I have a PHP script which fetches data from Salesforce via the Salesforce API and writes the output to a file using file_put_contents. The data is a mixture of Korean characters and English characters.
When I run the script on a box (1) running Red Hat Enterprise Linux ES release 4 (Nahant Update 8) with PHP 5.2.8 and a similar box (2) running PHP 5.3.6 the spaces in between the Korean characters disappear.
e.g. (Using K to represent a Korean character and E to represent an English character)
EEEEEEEEK KKK KKKK EEE KKKK is appearing as EEEEEEEEKKKKKKKK EEE KKKK
However when I run the script on a box (3) running CentOs with PHP 5.3.5 or on (4) my local windows machine with PHP 5.3.6 the text in the file is correct.
Can anyone suggest what the problem might be?

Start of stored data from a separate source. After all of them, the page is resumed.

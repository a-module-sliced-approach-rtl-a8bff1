// tb_reconfig_register: self-checking test of the reconfiguration register.
// Random writes from both the local (Control_line) and remote paths under both
// SR states. The reference model keeps the expected switch setting: a write
// is taken only from the path that matches SR, and only if no two closed
// switches share a port (computed here from an explicit pair table, not from
// the package function).
module tb_reconfig_register;
  import rftsap_pkg::*;

  logic           clk = 1'b0;
  logic           rst_n = 1'b0;
  sr_state_e      sr = SR_LOCAL;
  logic           local_wr = 1'b0, remote_wr = 1'b0;
  logic [NSW-1:0] local_data = '0, remote_data = '0;
  logic [NSW-1:0] closed;
  logic           reject;
  int             checks = 0, failures = 0;
  int             n_reject = 0, n_accept = 0;
  logic [NSW-1:0] ref_closed;
  logic           ref_reject;

  // port pairs of S1..S6: U-R U-L U-D R-L R-D L-D
  int pa [NSW] = '{0, 0, 0, 1, 1, 2};
  int pb [NSW] = '{1, 2, 3, 2, 3, 3};

  reconfig_register dut (.clk, .rst_n, .sr, .local_wr, .local_data,
                         .remote_wr, .remote_data, .closed, .reject);

  always #5 clk = ~clk;

  initial begin : watchdog
    repeat (5000) @(posedge clk);
    failures++;
    $display("TB_RESULT checks=%0d failures=%0d", checks, failures);
    $finish;
  end

  function automatic logic legal(logic [NSW-1:0] v);
    int cnt [4] = '{0, 0, 0, 0};
    for (int s = 0; s < NSW; s++)
      if (v[s]) begin cnt[pa[s]]++; cnt[pb[s]]++; end
    for (int p = 0; p < 4; p++) if (cnt[p] > 1) return 1'b0;
    return 1'b1;
  endfunction

  initial begin
    ref_closed = '0; ref_reject = 1'b0;
    repeat (2) @(posedge clk);
    rst_n = 1'b1;
    checks++;
    if (closed !== 6'b0 || reject !== 1'b0) begin failures++; $display("FAIL reset"); end
    for (int c = 0; c < 2000; c++) begin
      logic           w;
      logic [NSW-1:0] d;
      @(negedge clk);
      sr          = ($urandom_range(0, 3) == 0) ? SR_REMOTE : SR_LOCAL;
      local_wr    = $urandom_range(0, 1);
      remote_wr   = $urandom_range(0, 1);
      local_data  = NSW'($urandom);
      remote_data = NSW'($urandom);
      // bias towards single-switch and legal double settings
      if ($urandom_range(0, 1)) local_data = NSW'(1 << $urandom_range(0, 5));
      if ($urandom_range(0, 3) == 0) local_data = 6'b001100; // S3 + S4: legal
      w = (sr == SR_LOCAL) ? local_wr : remote_wr;
      d = (sr == SR_LOCAL) ? local_data : remote_data;
      @(posedge clk);
      if (w) begin
        if (legal(d)) begin ref_closed = d; ref_reject = 1'b0; n_accept++; end
        else begin ref_reject = 1'b1; n_reject++; end
      end
      #1;
      checks++;
      if (closed !== ref_closed || reject !== ref_reject) begin
        failures++;
        $display("FAIL cycle %0d: closed=%b/%b reject=%b/%b", c, closed, ref_closed, reject, ref_reject);
      end
    end
    checks++;
    if (n_reject == 0 || n_accept == 0) begin failures++; $display("FAIL coverage"); end
    $display("accepted %0d rejected %0d", n_accept, n_reject);
    $display("TB_RESULT checks=%0d failures=%0d", checks, failures);
    $finish;
  end
endmodule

EDIT – Originally I was accessing the php script via a browser however to (hopefully) simplify the problem I am currently storing the output in a text file and downloading it to my windows machine.
EDIT – Hex version
Original text – CFD란 무엇입니까?
Hex from (1) – 43 46 44 eb 9e 80 eb ac b4 ec 97 87 ec 9e 85 eb 8b 88 ea b9 8c 3f
Hex from (3) – 43 46 44 eb 9e 80 20 eb ac b4 ec 97 87 ec 9e 85 eb 8b 88 ea b9 8c 3f
EDIT – Code used to select text (with user, pass, table, id and path omitted)
<?php
ini_set("soap.wsdl_cache_enabled", "0");
require_once ("../soapclient/SforcePartnerClient.php");
require_once ("../soapclient/SforceHeaderOptions.php");
$partner_wsdl = "../soapclient/new-partner.wsdl.xml";
$client = new SforcePartnerClient();
$client->createConnection($partner_wsdl);
$loginResult = $client->login('--user--', '--pass--');
$query = "Select Name FROM --table-- WHERE Id = '--id--'";
$response = $client->query($query);
echo'<pre>';print_r($response);echo'</pre>';
$queryResult = new QueryResult($response);
foreach ($queryResult->records as $qr) {
$content = $qr->fields->Name;
file_put_contents('--path--',$content);
}
?>
After more research I discovered a function in the SforcePartnerClient.php
is returning different values depending on the box used.
Box 1 and 2:
Box 3 and 4:
When this is combined with / parsed / converted using the XML parser (later in the file) and WSDL file the XML parser strips any white space that occurs between consecutive &#xxxxx; s – I believe this is related to a bug https://bugs.php.net/bug.php?id=33240 to avoid this I suggest commenting out line 364 of SforcePartnerClient.php
Unfortunately I do not know if this will have any adverse effects on other code using SforcePartnerClient.php.